What you need to do -
Lines that contain "repeat" are to be copied from the material, every one of them.
►
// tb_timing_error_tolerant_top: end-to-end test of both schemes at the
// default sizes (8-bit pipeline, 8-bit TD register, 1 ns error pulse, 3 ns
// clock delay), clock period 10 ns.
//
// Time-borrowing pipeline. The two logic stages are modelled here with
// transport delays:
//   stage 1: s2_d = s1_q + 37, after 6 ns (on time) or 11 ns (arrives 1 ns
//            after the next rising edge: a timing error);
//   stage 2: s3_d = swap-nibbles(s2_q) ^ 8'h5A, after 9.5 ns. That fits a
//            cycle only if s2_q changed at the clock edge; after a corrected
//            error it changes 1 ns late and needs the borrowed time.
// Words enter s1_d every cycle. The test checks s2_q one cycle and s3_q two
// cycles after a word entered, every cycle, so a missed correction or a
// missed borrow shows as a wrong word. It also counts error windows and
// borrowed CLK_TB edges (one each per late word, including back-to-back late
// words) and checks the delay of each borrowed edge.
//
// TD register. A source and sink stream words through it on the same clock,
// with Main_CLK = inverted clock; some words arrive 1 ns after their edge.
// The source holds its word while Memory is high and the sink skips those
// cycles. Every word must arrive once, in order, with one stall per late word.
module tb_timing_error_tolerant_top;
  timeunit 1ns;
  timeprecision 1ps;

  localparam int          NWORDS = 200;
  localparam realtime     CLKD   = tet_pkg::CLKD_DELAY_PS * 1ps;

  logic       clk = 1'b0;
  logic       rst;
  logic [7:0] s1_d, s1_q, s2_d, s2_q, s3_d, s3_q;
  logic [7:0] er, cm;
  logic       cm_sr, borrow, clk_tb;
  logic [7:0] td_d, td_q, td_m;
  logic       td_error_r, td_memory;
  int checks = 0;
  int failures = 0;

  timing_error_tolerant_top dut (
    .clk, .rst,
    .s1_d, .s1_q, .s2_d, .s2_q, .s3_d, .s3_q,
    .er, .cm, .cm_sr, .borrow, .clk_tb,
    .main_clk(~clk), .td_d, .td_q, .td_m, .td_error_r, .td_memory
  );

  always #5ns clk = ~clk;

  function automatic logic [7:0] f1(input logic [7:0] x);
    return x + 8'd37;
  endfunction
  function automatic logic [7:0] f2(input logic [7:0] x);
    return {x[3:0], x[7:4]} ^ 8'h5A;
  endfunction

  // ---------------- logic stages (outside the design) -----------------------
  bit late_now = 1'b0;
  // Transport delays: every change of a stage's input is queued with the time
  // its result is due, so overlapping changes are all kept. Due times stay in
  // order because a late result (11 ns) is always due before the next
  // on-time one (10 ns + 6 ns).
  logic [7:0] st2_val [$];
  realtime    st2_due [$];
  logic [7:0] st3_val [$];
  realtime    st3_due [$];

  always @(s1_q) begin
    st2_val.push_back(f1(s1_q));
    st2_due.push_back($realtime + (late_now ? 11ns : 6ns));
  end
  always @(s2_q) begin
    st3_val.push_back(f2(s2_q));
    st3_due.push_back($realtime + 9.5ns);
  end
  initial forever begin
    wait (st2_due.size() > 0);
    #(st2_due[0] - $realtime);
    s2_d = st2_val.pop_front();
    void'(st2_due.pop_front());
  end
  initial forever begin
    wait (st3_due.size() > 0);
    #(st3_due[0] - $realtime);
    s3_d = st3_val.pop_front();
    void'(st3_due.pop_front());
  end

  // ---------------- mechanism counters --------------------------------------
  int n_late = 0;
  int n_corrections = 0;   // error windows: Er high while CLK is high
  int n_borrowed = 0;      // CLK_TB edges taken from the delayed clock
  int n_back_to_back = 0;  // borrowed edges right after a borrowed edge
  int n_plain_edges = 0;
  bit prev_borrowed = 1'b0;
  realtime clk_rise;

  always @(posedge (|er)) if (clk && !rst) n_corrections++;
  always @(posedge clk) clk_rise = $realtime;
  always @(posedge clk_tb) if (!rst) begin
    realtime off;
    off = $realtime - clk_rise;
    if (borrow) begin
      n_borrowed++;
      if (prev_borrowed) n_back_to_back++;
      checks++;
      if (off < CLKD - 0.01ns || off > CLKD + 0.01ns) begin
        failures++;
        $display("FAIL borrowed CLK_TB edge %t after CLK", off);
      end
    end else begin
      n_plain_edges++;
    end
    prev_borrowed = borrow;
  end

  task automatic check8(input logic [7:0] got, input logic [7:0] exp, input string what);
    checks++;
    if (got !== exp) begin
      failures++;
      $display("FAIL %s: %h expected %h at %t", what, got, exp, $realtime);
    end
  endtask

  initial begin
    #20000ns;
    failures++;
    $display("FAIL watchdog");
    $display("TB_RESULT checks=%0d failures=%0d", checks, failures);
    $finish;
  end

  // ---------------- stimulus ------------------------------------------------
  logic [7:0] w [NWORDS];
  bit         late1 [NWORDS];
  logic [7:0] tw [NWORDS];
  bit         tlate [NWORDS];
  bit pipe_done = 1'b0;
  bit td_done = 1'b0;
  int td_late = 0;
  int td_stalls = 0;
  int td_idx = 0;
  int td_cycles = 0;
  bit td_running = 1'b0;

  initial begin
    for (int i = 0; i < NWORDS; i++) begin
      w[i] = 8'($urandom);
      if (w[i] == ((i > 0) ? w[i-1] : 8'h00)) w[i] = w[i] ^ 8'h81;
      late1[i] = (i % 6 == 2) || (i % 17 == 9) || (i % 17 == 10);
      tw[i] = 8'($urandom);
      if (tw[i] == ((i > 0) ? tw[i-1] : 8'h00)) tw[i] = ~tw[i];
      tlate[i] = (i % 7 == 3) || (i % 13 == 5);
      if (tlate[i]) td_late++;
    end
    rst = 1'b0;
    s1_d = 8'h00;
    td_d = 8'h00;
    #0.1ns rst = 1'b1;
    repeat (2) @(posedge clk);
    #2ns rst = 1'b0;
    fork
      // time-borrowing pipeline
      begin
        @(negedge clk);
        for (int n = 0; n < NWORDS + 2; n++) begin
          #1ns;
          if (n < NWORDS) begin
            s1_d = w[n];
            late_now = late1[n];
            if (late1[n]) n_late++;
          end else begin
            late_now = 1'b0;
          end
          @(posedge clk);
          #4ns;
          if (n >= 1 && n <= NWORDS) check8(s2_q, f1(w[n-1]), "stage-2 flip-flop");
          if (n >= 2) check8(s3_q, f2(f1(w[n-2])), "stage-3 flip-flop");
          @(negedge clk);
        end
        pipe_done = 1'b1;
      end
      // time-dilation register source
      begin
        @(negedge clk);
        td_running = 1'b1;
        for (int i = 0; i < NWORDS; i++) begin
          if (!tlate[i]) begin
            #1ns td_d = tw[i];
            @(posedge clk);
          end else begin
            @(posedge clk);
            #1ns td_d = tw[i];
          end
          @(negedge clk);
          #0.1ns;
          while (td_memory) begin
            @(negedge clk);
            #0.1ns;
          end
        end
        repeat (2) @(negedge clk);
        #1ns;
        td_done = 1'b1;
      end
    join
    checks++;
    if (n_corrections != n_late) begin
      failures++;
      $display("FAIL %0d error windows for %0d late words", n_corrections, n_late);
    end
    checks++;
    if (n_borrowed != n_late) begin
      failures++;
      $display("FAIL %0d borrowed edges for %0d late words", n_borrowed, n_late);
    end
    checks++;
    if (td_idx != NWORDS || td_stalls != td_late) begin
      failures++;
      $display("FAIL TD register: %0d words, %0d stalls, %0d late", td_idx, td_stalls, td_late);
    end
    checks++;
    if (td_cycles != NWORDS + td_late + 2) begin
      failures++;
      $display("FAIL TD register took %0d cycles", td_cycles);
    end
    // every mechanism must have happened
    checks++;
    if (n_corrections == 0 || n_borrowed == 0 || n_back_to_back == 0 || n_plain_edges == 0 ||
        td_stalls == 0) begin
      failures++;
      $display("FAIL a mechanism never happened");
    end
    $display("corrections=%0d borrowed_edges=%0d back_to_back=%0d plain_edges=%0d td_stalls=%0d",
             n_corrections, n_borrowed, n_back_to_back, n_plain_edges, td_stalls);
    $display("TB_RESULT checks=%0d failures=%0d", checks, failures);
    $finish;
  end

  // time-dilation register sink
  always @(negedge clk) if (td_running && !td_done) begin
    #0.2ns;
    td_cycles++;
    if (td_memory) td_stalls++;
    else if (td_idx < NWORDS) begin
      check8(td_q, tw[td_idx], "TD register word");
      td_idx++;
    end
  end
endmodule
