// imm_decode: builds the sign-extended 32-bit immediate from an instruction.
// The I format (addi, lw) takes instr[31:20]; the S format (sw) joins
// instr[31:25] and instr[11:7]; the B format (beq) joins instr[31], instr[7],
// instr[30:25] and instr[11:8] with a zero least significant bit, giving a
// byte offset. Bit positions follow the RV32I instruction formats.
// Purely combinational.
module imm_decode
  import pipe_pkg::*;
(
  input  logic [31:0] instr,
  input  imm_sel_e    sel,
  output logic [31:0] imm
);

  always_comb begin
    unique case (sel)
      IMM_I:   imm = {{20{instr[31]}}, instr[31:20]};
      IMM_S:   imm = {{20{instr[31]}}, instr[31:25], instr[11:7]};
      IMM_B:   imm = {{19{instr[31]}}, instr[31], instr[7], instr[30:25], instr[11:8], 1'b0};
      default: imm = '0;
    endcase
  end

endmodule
◄
Your response -
    repeat (2) @(posedge clk);
        repeat (2) @(negedge clk);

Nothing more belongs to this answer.